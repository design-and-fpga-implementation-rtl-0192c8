// ld_pkg -- shared number formats, rule base and plant constants of the
// log-domain fuzzy controller.
//
// The controller works on magnitudes of natural logarithms, so that the
// products and the quotient of centre-of-gravity defuzzification become
// additions and subtractions. All formats below are fixed point:
//
//   error input      10 bit unsigned, 2 integer + 8 fraction bits (0 .. 3.996)
//   rate input       10 bit unsigned, 6 integer + 4 fraction bits (0 .. 63.94)
//   -ln(membership)  16 bit unsigned, 4 integer + 12 fraction bits
//   ln|consequent|   16 bit signed, 12 fraction bits (-8.0 marks a zero consequent)
//   D, A, LO         18 bit signed, 12 fraction bits
//   EXP_LUT3 address 12 bit signed, 3 integer + 8 fraction bits (-8 .. +7.996)
//   controller out   20 bit two's complement, 7 integer + 12 fraction bits
//   plant signals    24 bit signed, 16 fraction bits
//
// The input, membership, EXP_LUT3 and output widths follow the published
// FPGA implementation; the widths of the internal log sums and of the plant
// state are this design's own choice. The rule base is the 5x5 PD-like table
// with singletons at 0, +-L, +-m1*L, +-m2*L (L = 50, m1 = 2, m2 = 3).
package ld_pkg;

  // ---------------------------------------------------------------- inputs
  localparam int unsigned ERR_W     = 10;
  localparam int unsigned ERR_FRAC  = 8;
  localparam int unsigned RATE_W    = 10;
  localparam int unsigned RATE_FRAC = 4;

  // number of membership functions per input and of rules
  localparam int unsigned NMF   = 5;
  localparam int unsigned NRULE = NMF * NMF;

  // ------------------------------------------------------------ log values
  localparam int unsigned LOG_FRAC = 12;
  localparam int unsigned LMF_W    = 16;          // -ln(mu), unsigned 4.12
  localparam int unsigned LC_W     = 16;          // ln|c|, signed .12
  localparam int unsigned LD_W     = 18;          // D, A, LO, signed .12

  typedef logic [LMF_W-1:0]        lmf_t;         // stored -ln(mu) (sign dropped)
  typedef logic signed [LC_W-1:0]  lc_t;          // ln|consequent|
  typedef logic signed [LD_W-1:0]  ld_t;          // log-domain working value

  localparam lmf_t LMF_ZERO = '1;                 // membership 0: largest code
  localparam lc_t  LC_ZERO  = lc_t'(-32768);      // zero consequent: -8.0

  // ----------------------------------------------------------- exp table
  localparam int unsigned EXP_AW   = 12;          // EXP_LUT3 address bits
  localparam int unsigned EXP_AFR  = 8;           // its fraction bits
  localparam int unsigned OUT_W    = 20;          // controller output
  localparam int unsigned OUT_FRAC = 12;

  typedef logic signed [OUT_W-1:0] ctl_out_t;

  // ----------------------------------------------------------- rule base
  // Linguistic terms of the output singletons.
  typedef enum logic [2:0] {
    T_NB = 3'd0, T_NM = 3'd1, T_NS = 3'd2, T_ZR = 3'd3,
    T_PS = 3'd4, T_PM = 3'd5, T_PB = 3'd6
  } term_t;

  // Input terms are indexed 0..4 = NB, NM, ZR, PM, PB. Rule (rate j, error i)
  // sits at index j*NMF + i. Row j = rate term, column i = error term.
  localparam term_t RULE_TABLE [NRULE] = '{
    // error:  NB    NM    ZR    PM    PB
    /* NB */ T_NB, T_NB, T_NM, T_NS, T_ZR,
    /* NM */ T_NB, T_NM, T_NS, T_ZR, T_PS,
    /* ZR */ T_NM, T_NS, T_ZR, T_PS, T_PM,
    /* PM */ T_NS, T_ZR, T_PS, T_PM, T_PB,
    /* PB */ T_ZR, T_PS, T_PM, T_PB, T_PB
  };

  // ln|c| of each output term in .12 fixed point: round(4096*ln(50*k)),
  // k = 1, 2, 3 (L = 50, m1 = 2, m2 = 3).
  localparam lc_t LN_L   = 16'sd16024;            // ln(50)
  localparam lc_t LN_M1L = 16'sd18863;            // ln(100)
  localparam lc_t LN_M2L = 16'sd20524;            // ln(150)

  function automatic lc_t term_log(term_t t);
    unique case (t)
      T_NB, T_PB: return LN_M2L;
      T_NM, T_PM: return LN_M1L;
      T_NS, T_PS: return LN_L;
      default:    return LC_ZERO;
    endcase
  endfunction

  function automatic logic term_neg(term_t t);
    return (t == T_NB) || (t == T_NM) || (t == T_NS);
  endfunction

  // ---------------------------------------------------------------- plant
  localparam int unsigned Y_W      = 24;          // plant signals, signed
  localparam int unsigned Y_FRAC   = 16;
  localparam int unsigned COEF_W   = 20;          // filter coefficients, signed
  localparam int unsigned COEF_FRAC = 16;

  typedef logic signed [Y_W-1:0]    y_t;
  typedef logic signed [COEF_W-1:0] coef_t;

  // Backward-rule discretisation of 1/(0.02 s^2 + s) at T = 0.01 s:
  // y(k) = a0 x(k) + a1 x(k-1) + a2 x(k-2) - b1 y(k-1) - b2 y(k-2)
  // a0 = 0.0033, a1 = a2 = 0, b1 = -1.667, b2 = 0.667 (in .16 fixed point).
  localparam coef_t A0_Q = 20'sd216;              // round(0.0033 * 65536)
  localparam coef_t A1_Q = 20'sd0;
  localparam coef_t A2_Q = 20'sd0;
  localparam coef_t B1_Q = -20'sd109249;          // round(-1.667 * 65536)
  localparam coef_t B2_Q = 20'sd43713;            // b2 = -b1 - 1 exactly

  // Step amplitude 2.0 and 1/T = 100.
  localparam y_t STEP_AMP = y_t'(2 <<< Y_FRAC);
  localparam int unsigned INV_T = 100;

endpackage
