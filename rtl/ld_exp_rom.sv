// ld_exp_rom -- exponential lookup table (EXP_LUT1, EXP_LUT2, EXP_LUT3).
//
// Holds 2^AW rows. The address is read as a fixed-point number a with
// AFRAC fraction bits, two's complement if ADDR_SIGNED; row a stores
// exp(-a) if NEGATE, else exp(a), as an unsigned number with DFRAC fraction
// bits, rounded to nearest and saturated at 2^DW - 1.
//
// The default is EXP_LUT3 of the published design: 4096 rows addressed by
// a log value with 1 sign, 3 integer and 8 fraction bits (-8 .. +7.996),
// producing a 19 bit magnitude with 7 integer and 12 fraction bits (the
// sign bit of the 20 bit controller output is added by the caller). The
// correction factor uses the same table with NEGATE = 1 and an unsigned
// address, the magnitude of a non-positive log difference. The table is a
// constant computed at elaboration from the formula and read
// combinationally.
module ld_exp_rom #(
  parameter int unsigned AW          = 12,
  parameter int unsigned AFRAC       = 8,
  parameter bit          ADDR_SIGNED = 1'b1,
  parameter bit          NEGATE      = 1'b0,
  parameter int unsigned DW          = 19,
  parameter int unsigned DFRAC       = 12
) (
  input  logic [AW-1:0] addr_i,
  output logic [DW-1:0] data_o
);

  typedef logic [DW-1:0] rom_t [2**AW];

  function automatic rom_t make_rom();
    rom_t r;
    for (int a = 0; a < 2**AW; a++) begin
      real x, v;
      x = real'(a);
      if (ADDR_SIGNED && a >= 2**(AW-1)) x = x - real'(2**AW);
      x = x / real'(2**AFRAC);
      if (NEGATE) x = -x;
      v = $exp(x) * real'(2**DFRAC) + 0.5;
      if (v >= real'(2**DW - 1)) r[a] = '1;
      else                       r[a] = DW'($rtoi(v));
    end
    return r;
  endfunction

  localparam rom_t ROM = make_rom();

  assign data_o = ROM[addr_i];

endmodule
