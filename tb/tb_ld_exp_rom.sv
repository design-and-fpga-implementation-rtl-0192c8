// tb_ld_exp_rom -- every row of the default table (EXP_LUT3: signed 3.8
// address, exp(a) with 12 fraction bits, saturating at 19 bits) and of the
// correction-factor variant (unsigned 4.8 address, exp(-a), 13 bits) against
// $exp computed here, within one output step.
module tb_ld_exp_rom;
  int checks = 0, failures = 0;
  logic [11:0] addr;
  logic [18:0] d3;
  logic [12:0] dn;

  ld_exp_rom dut3 (.addr_i(addr), .data_o(d3));
  ld_exp_rom #(.AW(12), .AFRAC(8), .ADDR_SIGNED(1'b0), .NEGATE(1'b1), .DW(13), .DFRAC(12))
    dutn (.addr_i(addr), .data_o(dn));

  initial begin
    #100000;
    failures++;
    $display("watchdog expired");
    $display("TB_RESULT checks=%0d failures=%0d", checks, failures);
    $finish;
  end

  initial begin
    for (int a = 0; a < 4096; a++) begin
      real x, e3, en;
      addr = a[11:0];
      #1;
      x  = (a >= 2048) ? real'(a - 4096) / 256.0 : real'(a) / 256.0;
      e3 = $exp(x) * 4096.0;
      if (e3 > 524287.0) e3 = 524287.0;
      en = $exp(-real'(a) / 256.0) * 4096.0;
      checks++;
      if (real'(d3) - e3 > 1.0 || e3 - real'(d3) > 1.0) begin
        failures++;
        $display("FAIL lut3 a=%0d got %0d expected %f", a, d3, e3);
      end
      checks++;
      if (real'(dn) - en > 1.0 || en - real'(dn) > 1.0) begin
        failures++;
        $display("FAIL neg a=%0d got %0d expected %f", a, dn, en);
      end
    end
    $display("TB_RESULT checks=%0d failures=%0d", checks, failures);
    $finish;
  end
endmodule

========================================================================

Only a number is wanted. Count the lines of the data that contain "NEGATE".

**Task answer:**
5